# Can I keep a blue severum with my frontosa?



## teeth and skin =blood (Sep 11, 2003)

My friend needs a home for his wonderful adult female severum . I have a 75 gallon with a small 4" frontosa in it . is it possible that i can mix these 2 together for awhile ?

I know eventualy thsi tank will be to small for the frotnosa alone but they grow slow and I plan to get a 125 in the future . so what do you think will this be ok for now ?


----------



## mr_meanor (Nov 5, 2003)

never know for sure until you try


----------



## teeth and skin =blood (Sep 11, 2003)

The 2 things that concern me are that they need 2 diffrent water requirements.

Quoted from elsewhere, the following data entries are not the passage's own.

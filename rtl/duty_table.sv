// duty_table: memory of one pre-calculated duty-cycle parameter.
//
// DEPTH words of DUTY_W bits, one per switching cycle of a rectified
// half-period (1000 x 16 bit by default, one block RAM). Each word is in
// duty_t format (11 integer bits in two's complement, 5 fraction bits, units
// of DPWM clock counts). Depending on the control method a table holds 1-d,
// 1-d1, d2, 1-da or dc.
//
// The values are calculated off line for the nominal operating point. In the
// reference design they are part of the FPGA configuration; here the memory
// has a write port through which they are loaded after reset (this design's
// choice, so that one netlist serves any converter). Read: synchronous, rdata
// is valid one clock after raddr.
module duty_table
  import pfc_pkg::*;
#(
  parameter int unsigned DEPTH = 1000,
  parameter int unsigned AW    = $clog2(DEPTH)
) (
  input  logic          clk,
  input  logic          we,
  input  logic [AW-1:0] waddr,
  input  duty_t         wdata,
  input  logic [AW-1:0] raddr,
  output duty_t         rdata
);
  duty_t mem [DEPTH];

  always_ff @(posedge clk) begin
    if (we && 32'(waddr) < DEPTH) mem[waddr] <= wdata;
    rdata <= (32'(raddr) < DEPTH) ? mem[raddr] : '0;
  end

endmodule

severum needs soft and front needs hard well i have done alittle research and found otu that captive bred fronts can live in 7.5 to 8.5 ph and severums can live in 6.5 to 7.5 . my tap water is 7.5 so it is possible as far as that goes

my other worry is the diffrence in size the little front is 4" and the severum is 8 i dotn want my frotn to get eaten up even thought he should be alittle more aggresive then the severum


----------



## mr_meanor (Nov 5, 2003)

yeah but I dont think it will be a big deal considering the size of the tank


----------



## englishman (Aug 14, 2003)

ive never seen a blue severum only green and gold u got a pic


----------



## Lahot (May 20, 2003)

that's what I wanted to know too, I've never seen a blue severum

anyways, it should work if you keep the water in the mid 7s, both types of fish are generally peaceful.

and a 75 would house a single frontosa for life, but a single frontosa is boring unless it's a big male and at 4" you could be very disappointed


----------



## cowis (Dec 15, 2003)

ya i think it would be ok. but u never know for sure cichilds can be unperdictable. so if u have a spare tank put them togerther and see want happens. if they dont get along put it in its own tank.


----------